The parents of John Fehl moved in his childhood to a farm in Milwaukee county, and there he lived until he was sixteen years of age when he went to the city of Milwaukee, where he learned the tinner's trade, one that he found could be profitably followed in almost any section, and after leaving Milwaukee worked through Washington county and from there came to Wausau. Here, for several years, he was tinsmith for the Montgomery Hardware Company. In 1898 he started into business for himself, on Washington Street, a few doors east of his present location, which latter he bought in 1900 and has since occupied.
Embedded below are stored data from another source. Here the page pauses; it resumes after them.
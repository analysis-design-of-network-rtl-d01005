// tb_onoc_top: end-to-end test of the 4x4 network at its default configuration
// (buffer size 5, PBRR, X-first routing, random traffic: 10/20/70 % high/mid/
// low, random destinations).
//
// Phase 1, light load: all sixteen producers at 0.1 flits per cycle.
// Phase 2, maximum load: all sixteen nodes produce and consume at 1.0 flits
// per cycle until 10,000 flits have been injected in total; during part of
// it four consumers are held to back traffic up into the mesh.
// Then the producers stop and the network drains.
//
// Checks: every flit injected is delivered (sum of tx_count = sum of
// rx_count), none at the wrong node; every flit's latency is at least six
// cycles per router it crosses (monitored on the local outputs); at maximum
// load high-priority flits see a lower average latency than low-priority ones.
// Mechanisms that must each occur at least once (counted, a failure if
// never): producer stall on a full input buffer, retry by a scheduler for a
// full output buffer, output buffer full, consumer hold, use of every mesh
// direction, delivery of each priority class, and a flit overtaking an older
// flit of lower priority in an input buffer.
module tb_onoc_top;
  import onoc_pkg::*;

  logic clk = 1'b0, rst_n = 1'b0;
  always #5 clk = ~clk;
  int checks = 0, failures = 0;

  localparam int N = 16;
  logic        prod_en [N];
  logic [6:0]  inj_rate;
  coord_t      app_dst_x [N], app_dst_y [N];
  prio_e       app_prio [N];
  logic        cons_hold [N];
  logic [31:0] tx_count [N], rx_count [N][3], lat_sum [N][3], err_count [N];
  ts_t         lat_max [N][3];

  onoc_top dut (.clk, .rst_n, .prod_en, .inj_rate, .app_dst_x, .app_dst_y, .app_prio,
                .cons_hold, .tx_count, .rx_count, .lat_sum, .lat_max, .err_count);

  task automatic check(bit cond, string what);
    checks++;
    if (!cond) begin
      failures++;
      $display("FAIL: %s", what);
    end
  endtask

  // ---------------- mechanism counters ----------------
  int n_stall = 0, n_retry = 0, n_ob_full = 0, n_hold = 0, n_overtake = 0, n_short = 0;
  int n_dir [NPORTS];
  int n_flits_seen = 0;
  initial for (int p = 0; p < NPORTS; p++) n_dir[p] = 0;

  for (genvar y = 0; y < 4; y++) begin : g_y
    for (genvar x = 0; x < 4; x++) begin : g_x
      localparam int n = y * 4 + x;
      always @(posedge clk) if (rst_n) begin
        if (dut.local_in[n].prio != PRIO_NONE && !dut.local_in_avail[n]) n_stall++;
        if (cons_hold[n]) n_hold++;
        // latency lower bound on delivery
        if (dut.local_out[n].prio != PRIO_NONE && dut.local_out_avail[n]) begin
          int hops;
          ts_t lat;
          hops = ((int'(dut.local_out[n].src_x) > x) ? int'(dut.local_out[n].src_x) - x : x - int'(dut.local_out[n].src_x)) +
                 ((int'(dut.local_out[n].src_y) > y) ? int'(dut.local_out[n].src_y) - y : y - int'(dut.local_out[n].src_y));
          lat = dut.now - dut.local_out[n].ts;
          if (int'(lat) < 6 * (hops + 1)) n_short++;
          n_flits_seen++;
        end
      end
      for (genvar p = 0; p < NPORTS; p++) begin : g_p
        always @(posedge clk) if (rst_n) begin
          if (dut.u_mesh.g_y[y].g_x[x].u_router.u_sched.retry[p]) n_retry++;
          if (!dut.u_mesh.g_y[y].g_x[x].u_router.g_port[p].u_ob.room) n_ob_full++;
          if (dut.u_mesh.g_y[y].g_x[x].u_router.node_out[p].prio != PRIO_NONE) n_dir[p]++;
          // overtaking: a high or mid flit leaves an input buffer that also
          // holds an older low flit
          if (dut.u_mesh.g_y[y].g_x[x].u_router.ib_out[p].prio inside {PRIO_HIGH, PRIO_MID} &&
              older_low(dut.u_mesh.g_y[y].g_x[x].u_router.g_port[p].u_ib.u_store.valid,
                        dut.u_mesh.g_y[y].g_x[x].u_router.g_port[p].u_ib.u_store.mem,
                        dut.u_mesh.g_y[y].g_x[x].u_router.ib_out[p].ts))
            n_overtake++;
        end
      end
    end
  end

  function automatic bit older_low(logic [4:0] valid, flit_t mem [5], ts_t ts);
    for (int i = 0; i < 5; i++)
      if (valid[i] && mem[i].prio == PRIO_LOW && $signed(16'(mem[i].ts - ts)) < 0) return 1'b1;
    return 1'b0;
  endfunction

  function automatic int sum_tx();
    int s = 0;
    for (int n = 0; n < N; n++) s += int'(tx_count[n]);
    return s;
  endfunction
  function automatic int sum_rx(int c);
    int s = 0;
    for (int n = 0; n < N; n++) s += int'(rx_count[n][c]);
    return s;
  endfunction
  function automatic longint sum_lat(int c);
    longint s = 0;
    for (int n = 0; n < N; n++) s += longint'(lat_sum[n][c]);
    return s;
  endfunction

  initial begin
    int cyc;
    longint l0 [3], r0 [3];
    for (int n = 0; n < N; n++) begin
      prod_en[n] = 1'b0; cons_hold[n] = 1'b0;
      app_dst_x[n] = '0; app_dst_y[n] = '0; app_prio[n] = PRIO_LOW;
    end
    inj_rate = 7'd10;
    repeat (3) @(negedge clk);
    rst_n = 1'b1;
    @(negedge clk);
    // ---- phase 1: light load
    for (int n = 0; n < N; n++) prod_en[n] = 1'b1;
    repeat (3000) @(negedge clk);
    for (int c = 0; c < 3; c++) begin
      r0[c] = sum_rx(c);
      l0[c] = sum_lat(c);
      if (r0[c] > 0) $display("light load (0.1): class %0d: %0d flits, mean latency %0d", c, r0[c], l0[c] / r0[c]);
    end
    // ---- phase 2: maximum load until 10,000 flits have been injected
    inj_rate = 7'd100;
    cyc = 0;
    while (sum_tx() < 10000 && cyc < 200000) begin
      for (int n = 0; n < 4; n++) cons_hold[n * 5] = (cyc % 4000) >= 1000 && (cyc % 4000) < 1400;
      @(negedge clk);
      cyc++;
    end
    for (int n = 0; n < N; n++) begin prod_en[n] = 1'b0; cons_hold[n] = 1'b0; end
    // ---- drain
    cyc = 0;
    while (sum_rx(0) + sum_rx(1) + sum_rx(2) < sum_tx() && cyc < 20000) begin
      @(negedge clk);
      cyc++;
    end
    repeat (50) @(negedge clk);
    check(sum_tx() >= 10000, $sformatf("10000 flits injected (%0d)", sum_tx()));
    check(sum_rx(0) + sum_rx(1) + sum_rx(2) == sum_tx(),
          $sformatf("all flits delivered: %0d sent, %0d received", sum_tx(), sum_rx(0) + sum_rx(1) + sum_rx(2)));
    for (int n = 0; n < N; n++) check(err_count[n] == 0, $sformatf("node %0d: no misdelivered flit", n));
    check(n_short == 0, $sformatf("%0d flits faster than six cycles per router", n_short));
    check(n_flits_seen == sum_tx(), "monitor saw every delivery");
    begin
      longint mean [3];
      for (int c = 0; c < 3; c++) begin
        longint r;
        r = sum_rx(c) - r0[c];
        mean[c] = (r > 0) ? (sum_lat(c) - l0[c]) / r : 0;
        check(r > 0, $sformatf("class %0d delivered at maximum load", c));
        $display("maximum load (1.0): class %0d: %0d flits, mean latency %0d", c, r, mean[c]);
      end
      check(mean[0] < mean[2], "high priority faster than low priority at maximum load");
    end
    $display("mechanisms: stall=%0d retry=%0d ob_full=%0d hold=%0d overtake=%0d", n_stall, n_retry, n_ob_full, n_hold, n_overtake);
    $display("directions: local=%0d north=%0d east=%0d south=%0d west=%0d", n_dir[0], n_dir[1], n_dir[2], n_dir[3], n_dir[4]);
    check(n_stall > 0, "producer stall happened");
    check(n_retry > 0, "scheduler retry happened");
    check(n_ob_full > 0, "output buffer full happened");
    check(n_hold > 0, "consumer hold happened");
    check(n_overtake > 0, "priority overtaking happened");
    for (int p = 0; p < NPORTS; p++) check(n_dir[p] > 0, $sformatf("direction %0d used", p));
    $display("TB_RESULT checks=%0d failures=%0d", checks, failures);
    $finish;
  end

  initial begin
    repeat (300000) @(posedge clk);
    failures++;
    $display("FAIL: watchdog");
    $display("TB_RESULT checks=%0d failures=%0d", checks, failures);
    $finish;
  end
endmodule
The situation of the building, on the corner of Second and Washington streets, is an admirable business site, but lie has made many improvements and it is now an exceptionally fine structure, a two-story brick, with a frontage of thirty feet and a depth of seventy-five feet. Here he continued his tin shop until 1910, his son, the late Benjamin J. Fehl, being the practical tinner of the establishment. After his death Mr. Fehl closed the tin department and since then has devoted his time, as have his two other sons, Alexander and Antone, as partners, to the handling of the goods mentioned in the opening paragraph, and they also have the agency for the Indian Motorcycle Company. This is a business that is not only a constantly growing one at the present but has a certain future for each year athletics assume a more and more important place in the life of every community and the supplying of the demand for equipments becomes an exceedingly profitable line of business.

 

In 1875 Mr. Fehl was married, at Milwaukee, to Miss Mary Wondra, who was born in Germany, and four sons have been born to them: Henry, who died in 1908, aged thirty-three years; Benjamin J., who died June 9, 1910, aged thirty-one years; and Alexander and Antone, junior members of the firm of John Fehl & Sons. This establishment is headquarters for the Wausau Motorcycle Club. Mr. Fehl is a member of the Modern Woodmen of America.